CLR cover

Problem 106: Compressing Suffix Arrays

\( \def\sa#1{\tt{#1}} \def\dd{\dot{}\dot{}} \)

Suffix arrays constitute a simple and space-economical data structure for indexing texts. In addition, there are many compressed versions of suffix arrays. The problem discusses one of them for compressing the array that stores the sorted (partial) list of suffixes (more precisely the partial rank array) of the concerned text. This shows an application of simple number theory.

Number-theoretic tools

A set $D\subseteq [0\dd t-1]$ is called a $t$-difference-cover if all elements of the interval are differences modulo $t$ of elements in $D$: $$[0\dd t-1]= \{(x-y) \bmod t \mid x,y\in D\}.$$ For example, the set $D=\{2,3,5\}$ is a $6$-difference-cover for the interval $[0\dd 6]$, since $1=3-2$, $2=5-3$, $3=5-2$, $4=3-5$ (mod $6$) and $5=2-3$ (mod $6$).

It is known that for every positive integer $t$ there is a $t$-difference-cover of size $O(\sqrt{t})$ and that the set can be constructed in time $O(\sqrt{t})$.

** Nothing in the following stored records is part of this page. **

// vec_mod_env: checking environment for one vector module configuration,
// used by tb_vec_module. Loads a program of four instructions (lengths 7, 1,
// 33 and 16, the third computed in place over its A vector, or AB vector for
// one-input modules) with random operands, releases the module, and when irq
// rises checks every result bit for bit against reference arithmetic, checks
// that nothing outside the output vectors was written, and checks the run
// time: (K + 2) + 4 N + 8 cycles per instruction plus K + 2 for the end
// marker, with K = 4 instruction words (two-input) or 3 (one-input).
module vec_mod_env
  import fp_pkg::*;
  import fp_ref_pkg::*;
#(
  parameter fp_op_e OP  = OP_ADD,
  parameter bit     TWO = 1'b1
) (
  input  logic clk,
  input  logic start,
  output int   checks_o,
  output int   failures_o,
  output logic fin
);
  localparam int K  = TWO ? 4 : 3;
  localparam int NI = 4;
  localparam int NV [NI] = '{7, 1, 33, 16};

  logic              rst_n, req, rw, irq;
  logic [17:0]       addr;
  logic [31:0]       wdata, rdata;
  int                cyc;

  vec_module #(.OP(OP), .TWO_INPUT(TWO)) u_dut (.clk, .rst_n, .mem_req(req), .mem_rw(rw),
    .mem_addr(addr), .mem_wdata(wdata), .mem_rdata(rdata), .irq);
  pe_memory_model u_mem (.clk, .req, .rw, .addr, .wdata, .rdata);

  logic [31:0] expect_mem [int];   // address -> expected final contents
  int          n_writes;

  always @(posedge clk) begin
    cyc <= cyc + 1;
    if (rst_n && req && !rw) n_writes <= n_writes + 1;
  end

  initial begin
    int pc, a, b, c, exp_cycles;
    logic [31:0] va, vb;
    checks_o = 0; failures_o = 0; fin = 1'b0; n_writes = 0; cyc = 0;
    rst_n = 1'b1;
    #1 rst_n = 1'b0;  // a falling edge applies the asynchronous reset at once
    pc = 0; exp_cycles = 0;
    for (int j = 0; j < NI; j++) begin
      a = 4096 * (j + 1);
      b = a + 1024;
      c = (j == 2) ? a : a + 2048;
      u_mem.mem[pc++] = NV[j];
      u_mem.mem[pc++] = a;
      if (TWO) u_mem.mem[pc++] = b;
      u_mem.mem[pc++] = c;
      exp_cycles += K + 2 + 4 * NV[j] + 8;
      for (int i = 0; i < 2 * NV[j] + 4; i++) begin
        u_mem.mem[a + i] = rand_fp(110, 30);
        u_mem.mem[b + i] = rand_fp(110, 30);
      end
      for (int i = 0; i < 2 * NV[j] + 4; i++) begin
        expect_mem[a + i] = u_mem.mem[a + i];
        expect_mem[b + i] = u_mem.mem[b + i];
        expect_mem[c + i] = u_mem.mem[c + i];
      end
      for (int i = 0; i < NV[j]; i++) begin
        va = TWO ? u_mem.mem[a + i] : u_mem.mem[a + 2 * i];
        vb = TWO ? u_mem.mem[b + i] : u_mem.mem[a + 2 * i + 1];
        expect_mem[c + i] = ref_op(int'(OP), va, vb);
      end
    end
    u_mem.mem[pc] = 0;
    exp_cycles += K + 2;
    wait (start);
    @(negedge clk);
    rst_n = 1'b1;
    cyc = 0;
    while (!irq && cyc < 100000) @(negedge clk);
    checks_o++;
    if (cyc != exp_cycles) begin
      failures_o++;
      $display("op %0d two %0d: irq after %0d cycles, expected %0d", OP, TWO, cyc, exp_cycles);
    end
    foreach (expect_mem[ad]) begin
      checks_o++;
      if (!fp_match(u_mem.mem[ad], expect_mem[ad])) begin
        failures_o++;
        if (failures_o < 6) $display("op %0d two %0d: mem[%0d] = %h, expected %h", OP, TWO, ad, u_mem.mem[ad], expect_mem[ad]);
      end
    end
    checks_o++;
    if (n_writes != 7 + 1 + 33 + 16) begin
      failures_o++;
      $display("op %0d two %0d: %0d writes", OP, TWO, n_writes);
    end
    fin = 1'b1;
  end
endmodule
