Two comparators put the current into one of three ranges. The timer counts
down the wait for the current range: T1 = 128, T2 = 64 or T3 = 32 clocks by
default. While it counts, the neuron gets no clock enable and a zero input,
so it does not switch. When the timer reaches zero, the controller does the
following:

- it takes the range;
- it raises `neuron_en` (the clock enable that replaces a gated clock);
- it passes the current on `i_gated` and the time step on `dt_shift`
  (dt = 2^-dt_shift: 1/32, 1/64 and 1/128 by default);
- it holds all of these until the neuron answers with `done`.

The timer then restarts with the wait of the range just used. A low current
therefore gets long steps evaluated rarely, and a high current short steps
evaluated often. Model time per clock stays proportional to dt.

The thresholds are parameters. The top sets them to 10 and 20 for the
Izhikevich neuron, and to 400 and 800 pA for the AdEx neuron.

**`izh_neuron`** is the Izhikevich model in 33-bit Q18.14, with a, b, c and d
as inputs:

```
v += dt (0.04 v² + 5 v + 140 - u + I),  u += dt a (b v - u)
if v >= 30: v = c, u += d
```

One evaluation takes two clocks: one squares v on a single multiplier, and
one updates v and u. `done` is then high on the third clock after `en`, and
stays high until `en` drops. With `en` held high and a fixed `dt_shift`, it
is an ordinary fixed-step neuron.

**`adex_neuron`** is the adaptive exponential integrate-and-fire model in
37-bit Q13.23, in mV, ms, nS, pF and pA. The exponential term uses a
`cordic_exp`. The evaluation takes 2K + |⌊(V-VT)/ΔT⌋| + 4 clocks. The model
constants are real-valued parameters. Their defaults are the common
regular-spiking set (C 281 pF, gL 30 nS, EL -70.6 mV, VT -50.4 mV, ΔT 2 mV,
τw 144 ms, a 4 nS, b 80.5 pA, Vr -70.6 mV, peak 20 mV). e^x and the current
sum saturate at the word range (±4096). This only limits the steepness of
the spike upstroke.

---

## 4. HOMIN neuron

The Hardware-Oriented Modified Izhikevich Neuron rescales the Izhikevich model
by 1/10 and rounds every coefficient to a power of two:

```
v[n+1] = v + 2^-5 (2^-2 v² + 2^2 v + v + 14 - u + I)
u[n+1] = u + 2^-11 (2^-2 v - u)
if v >= 3: v = c, u = u + d
```

a, b and c are fixed. Only `d` selects the firing pattern. It is an 8-bit
unsigned Q5.3 value, aligned to Q6.9 by a 6-bit left shift. v, u and I are
16-bit Q6.9. The neuron makes one Euler step per clock while `en` is high.

Two details keep the square cheap:

- v is clamped at -8 + 2^-9, so |v| fits in 12 bits. (Exactly -8 would wrap
  to 0 in 12 bits.)
- v² is the sum of 12 shifted copies of |v|, one per set bit. Each copy is
  truncated to 9 fraction bits, and a rounding constant of 3 LSB makes up the
  average truncation loss. There is no multiplier and no upper partial
  product.

The reset value c = -6.5 (the Izhikevich -65 scaled) is a parameter,
`C_RESET`. At input 30 (15360 in Q6.9), the d codes behave as follows:
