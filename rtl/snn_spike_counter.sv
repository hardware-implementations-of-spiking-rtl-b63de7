// snn_spike_counter: unsigned synchronous counter of an output neuron's
// spikes during one image exposure.  srst clears it to zero at the start of
// an image; each cycle with inc high adds one.  The 5-bit width is the
// thesis' choice; as in the thesis it wraps on overflow.
module snn_spike_counter #(
  parameter int CW = 5
) (
  input  logic          clk,
  input  logic          rst_n,
  input  logic          srst,
  input  logic          inc,
  output logic [CW-1:0] count
);
  always_ff @(posedge clk or negedge rst_n)
    if (!rst_n)    count <= '0;
    else if (srst) count <= '0;
    else if (inc)  count <= count + 1'b1;
endmodule
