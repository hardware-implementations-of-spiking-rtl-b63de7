// tb_snn_spike_counter: random increments and occasional synchronous clears
// against a reference count modulo 32; runs long enough to wrap.
module tb_snn_spike_counter;
  logic clk = 1'b0, rst_n = 1'b0, srst = 1'b0, inc = 1'b0;
  logic [4:0] count;
  int checks = 0, failures = 0;

  snn_spike_counter #(.CW(5)) dut (.*);
  always #5 clk = ~clk;

  initial begin
    repeat (100000) @(posedge clk);
    failures++;
    $display("TB_RESULT checks=%0d failures=%0d", checks, failures);
    $finish;
  end

  initial begin
    int ref_c;
    ref_c = 0;
    repeat (2) @(negedge clk);
    rst_n = 1'b1;
    for (int i = 0; i < 3000; i++) begin
      inc  = ($urandom_range(0, 2) != 0);
      srst = ($urandom_range(0, 199) == 0);
      @(negedge clk);
      if (srst) ref_c = 0;
      else if (inc) ref_c = (ref_c + 1) % 32;
      checks++;
      if (int'(count) != ref_c) begin
        failures++;
        if (failures < 5) $display("FAIL: count %0d expected %0d", count, ref_c);
      end
    end
    $display("TB_RESULT checks=%0d failures=%0d", checks, failures);
    $finish;
  end
endmodule
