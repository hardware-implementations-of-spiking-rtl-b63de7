// snn_weight_rom: read-only memory of the trained synaptic weights, one row
// of NOUT signed 8-bit weights per retained input pixel.  When an input
// spike occurs the network presents that pixel's index with re high; one
// clock later the whole row appears on w (synchronous read, as a block RAM)
// and weight_en is high for that one cycle, so the row is applied to all
// output neurons in parallel and no update happens otherwise.
// Contents: read from INIT_FILE with $readmemh (NKEEP*NOUT hex bytes, row
// by row) when it is given, otherwise the stand-in pattern of
// snn_pkg::snn_weight().  The thesis' trained weights are not given as
// numbers.
module snn_weight_rom #(
  parameter int    NKEEP     = snn_pkg::NKEEP,
  parameter int    NOUT      = snn_pkg::NOUT,
  parameter int    AW        = snn_pkg::AW,
  parameter string INIT_FILE = ""
) (
  input  logic                    clk,
  input  logic                    rst_n,
  input  logic                    re,
  input  logic [AW-1:0]           addr,
  output logic signed [7:0]       w [NOUT],
  output logic                    weight_en
);
  logic [7:0] rom [NKEEP*NOUT];

  initial begin
    if (INIT_FILE != "") $readmemh(INIT_FILE, rom);
    else
      for (int k = 0; k < NKEEP; k++)
        for (int o = 0; o < NOUT; o++)
          rom[k*NOUT + o] = snn_pkg::snn_weight(k, o);
  end

  always_ff @(posedge clk) begin
    if (re)
      for (int o = 0; o < NOUT; o++)
        w[o] <= $signed(rom[int'(addr)*NOUT + o]);
  end

  always_ff @(posedge clk or negedge rst_n)
    if (!rst_n) weight_en <= 1'b0;
    else        weight_en <= re;
endmodule
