// tb_snn_weight_rom: reads rows of the weight ROM at random and checks that
// the row arrives one clock after the read request, together with a
// one-cycle weight_en, and that weight_en stays low without a request.
// The expected contents are recomputed from the stand-in weight formula.
module tb_snn_weight_rom;
  logic clk = 1'b0, rst_n = 1'b0, re = 1'b0;
  logic [9:0] addr;
  logic signed [7:0] w [10];
  logic weight_en;
  int checks = 0, failures = 0;

  snn_weight_rom dut (.*);
  always #5 clk = ~clk;

  initial begin
    repeat (100000) @(posedge clk);
    failures++;
    $display("TB_RESULT checks=%0d failures=%0d", checks, failures);
    $finish;
  end

  initial begin
    int k;
    addr = '0;
    repeat (2) @(negedge clk);
    rst_n = 1'b1;
    for (int i = 0; i < 2000; i++) begin
      re = ($urandom_range(0, 1) == 1);
      k = $urandom_range(0, 186);
      addr = 10'(k);
      @(negedge clk);
      checks++;
      if (weight_en != re) begin failures++; $display("FAIL weight_en"); end
      if (re) begin
        for (int o = 0; o < 10; o++) begin
          checks++;
          if (w[o] != snn_pkg::snn_weight(k, o)) begin
            failures++;
            if (failures < 5) $display("FAIL row %0d col %0d: %0d", k, o, w[o]);
          end
        end
      end
    end
    $display("TB_RESULT checks=%0d failures=%0d", checks, failures);
    $finish;
  end
endmodule
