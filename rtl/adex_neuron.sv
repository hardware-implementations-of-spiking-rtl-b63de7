// adex_neuron: Adaptive-Exponential Integrate-and-Fire neuron, 37-bit signed
// fixed point (13 integer and 23 fractional bits), with a per-evaluation
// time step dt = 2^-dt_shift:
//   V[n+1] = V + dt/C (-gL (V-EL) + gL DT e^((V-VT)/DT) - w + I)
//   w[n+1] = w + dt/tau_w (a (V-EL) - w)
//   if V[n] >= 20 mV: V -> Vr, w -> w + b  (instead of the integration step)
// The exponential is computed by a cordic_exp unit (the thesis' AdEx uses
// CORDIC for this term); its argument (V-VT)/DT is formed in the first
// cycle of an evaluation.  The products with model constants are constant
// multiplications.  The sum of the exponential term is saturated so that a
// large exponent near a spike cannot overflow the word.
// Handshake: with en high an evaluation runs (about 2*K+|x_int|+4 clocks)
// and done is held high afterwards until en is released.
// Units: mV, ms, nS, pF, pA.  The model constants are parameters whose
// defaults are the usual AdEx regular-spiking set (C = 281 pF, gL = 30 nS,
// EL = -70.6 mV, VT = -50.4 mV, DT = 2 mV, tau_w = 144 ms, a = 4 nS,
// b = 80.5 pA, Vr = -70.6 mV); the thesis does not list its values.
module adex_neuron #(
  parameter int  W      = 37,
  parameter int  F      = 23,
  parameter int  K_EXP  = 10,
  parameter real C_PF   = 281.0,
  parameter real GL_NS  = 30.0,
  parameter real EL_MV  = -70.6,
  parameter real VT_MV  = -50.4,
  parameter real DT_MV  = 2.0,
  parameter real TAUW   = 144.0,
  parameter real A_NS   = 4.0,
  parameter real B_PA   = 80.5,
  parameter real VR_MV  = -70.6,
  parameter real VPK_MV = 20.0
) (
  input  logic                clk,
  input  logic                rst_n,
  input  logic                en,
  input  logic signed [W-1:0] i_in,       // pA
  input  logic [3:0]          dt_shift,
  output logic signed [W-1:0] v,          // mV
  output logic signed [W-1:0] w,          // pA
  output logic                spike,
  output logic                done,
  output logic [31:0]         evals
);
  typedef logic signed [W-1:0]   fx_t;
  typedef logic signed [2*W-1:0] wide_t;

  function automatic fx_t q(input real r);
    return fx_t'(longint'(r * (2.0 ** F)));
  endfunction
  localparam fx_t INV_C  = q(1.0 / C_PF);
  localparam fx_t GL     = q(GL_NS);
  localparam fx_t GLDT   = q(GL_NS * DT_MV);
  localparam fx_t EL     = q(EL_MV);
  localparam fx_t VT     = q(VT_MV);
  localparam fx_t INV_DT = q(1.0 / DT_MV);
  localparam fx_t INV_TW = q(1.0 / TAUW);
  localparam fx_t A      = q(A_NS);
  localparam fx_t B      = q(B_PA);
  localparam fx_t VR     = q(VR_MV);
  localparam fx_t VPK    = q(VPK_MV);
  localparam wide_t SMAX = wide_t'(fx_t'({1'b0, {(W-1){1'b1}}}));

  function automatic wide_t wmul(input fx_t x, input fx_t y);
    return (wide_t'(x) * wide_t'(y)) >>> F;
  endfunction
  function automatic fx_t sat(input wide_t x);
    if (x > SMAX)       return fx_t'(SMAX);
    else if (x < -SMAX) return fx_t'(-SMAX);
    else                return fx_t'(x);
  endfunction

  typedef enum logic [1:0] {A_IDLE, A_EXP, A_UPD, A_DONE} state_t;
  state_t state;
  logic   exp_start, exp_done;
  fx_t    exp_x, exp_z;
  wide_t  isum, dv_w, dw_w;

  assign exp_x     = sat(wmul(v - VT, INV_DT));
  assign exp_start = (state == A_IDLE) && en;

  cordic_exp #(.W(W), .F(F), .K(K_EXP)) u_exp (
    .clk, .rst_n, .start(exp_start), .x(exp_x), .busy(), .done(exp_done), .z(exp_z));

  assign isum = -wmul(GL, v - EL) + wmul(GLDT, exp_z) - wide_t'(w) + wide_t'(i_in);
  assign dv_w = wmul(INV_C, sat(isum));
  assign dw_w = wmul(INV_TW, sat(wmul(A, v - EL) - wide_t'(w)));

  always_ff @(posedge clk or negedge rst_n) begin
    if (!rst_n) begin
      state <= A_IDLE; v <= EL; w <= '0; spike <= 1'b0; evals <= '0;
    end else begin
      spike <= 1'b0;
      unique case (state)
        A_IDLE: if (en) state <= A_EXP;
        A_EXP:  if (exp_done) state <= A_UPD;
        A_UPD: begin
          if (v >= VPK) begin
            v     <= VR;
            w     <= w + B;
            spike <= 1'b1;
          end else begin
            v <= sat(wide_t'(v) + (dv_w >>> dt_shift));
            w <= sat(wide_t'(w) + (dw_w >>> dt_shift));
          end
          evals <= evals + 1;
          state <= A_DONE;
        end
        A_DONE: if (!en) state <= A_IDLE;
        default: state <= A_IDLE;
      endcase
    end
  end

  assign done = (state == A_DONE);
endmodule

A set $\mathcal{S}(t)\subseteq [1\dd n]$ is called a $t$-cover of the interval $[1\dd n]$ if both $|\mathcal{S}(t)| = O(\frac{n}{\sqrt{t}})$ and there is a constant-time computable function $$h: [1..n-t] \times [1..n-t]\, \rightarrow \,[0..t]$$ that satisfies $$0\le h(i,j)\le t \mbox{ and } i+h(i,j), j+h(i,j)\in \mathcal{S}(t).$$ A $t$-cover can be obtained from a $t$-difference-cover ${\mathcal{D}}$ (of the interval $[0\dd t-1]$) by setting $\mathcal{S}(t) = \{i\in [1\dd n] \mid i \bmod t \in {\mathcal{D}}\}$. The following fact is known.

Fact

For each $t\le n$ a $t$-cover $\mathcal{S}(t)$ can be constructed in time $O(\frac{n}{\sqrt{t}})$.

Show that the sorted partial list of suffixes of a text of length $n$ can be represented in only $O(n^{3/4})$ amount of memory space and can still allow comparison of any two suffixes in $O(\sqrt{n})$ time.
Use the notion of $t$-covers on intervals of integers.

References

  • S. Burkhardt and J. Kärkkäinen. Fast lightweight suffix array construction and checking. In R. A. Baeza-Yates, E. Chávez, and M. Crochemore, editors, Combinatorial Pattern Matching, CPM 2003, volume 2676 of LNCS, pages 55-69. Springer, 2003.
  • P. Ferragina and G. Manzini. Indexing compressed text. J. ACM, 52(4):552-581, 2005.
  • M. Maekawa. A $\sqrt{N}$ algorithm for mutual exclusion in decentralized systems. ACM Transactions on Computer Systems, 3(2):145-159, 1985.
  • E. Ohlebusch. Bioinformatics Algorithms. Oldenbusch Verlag, 2013.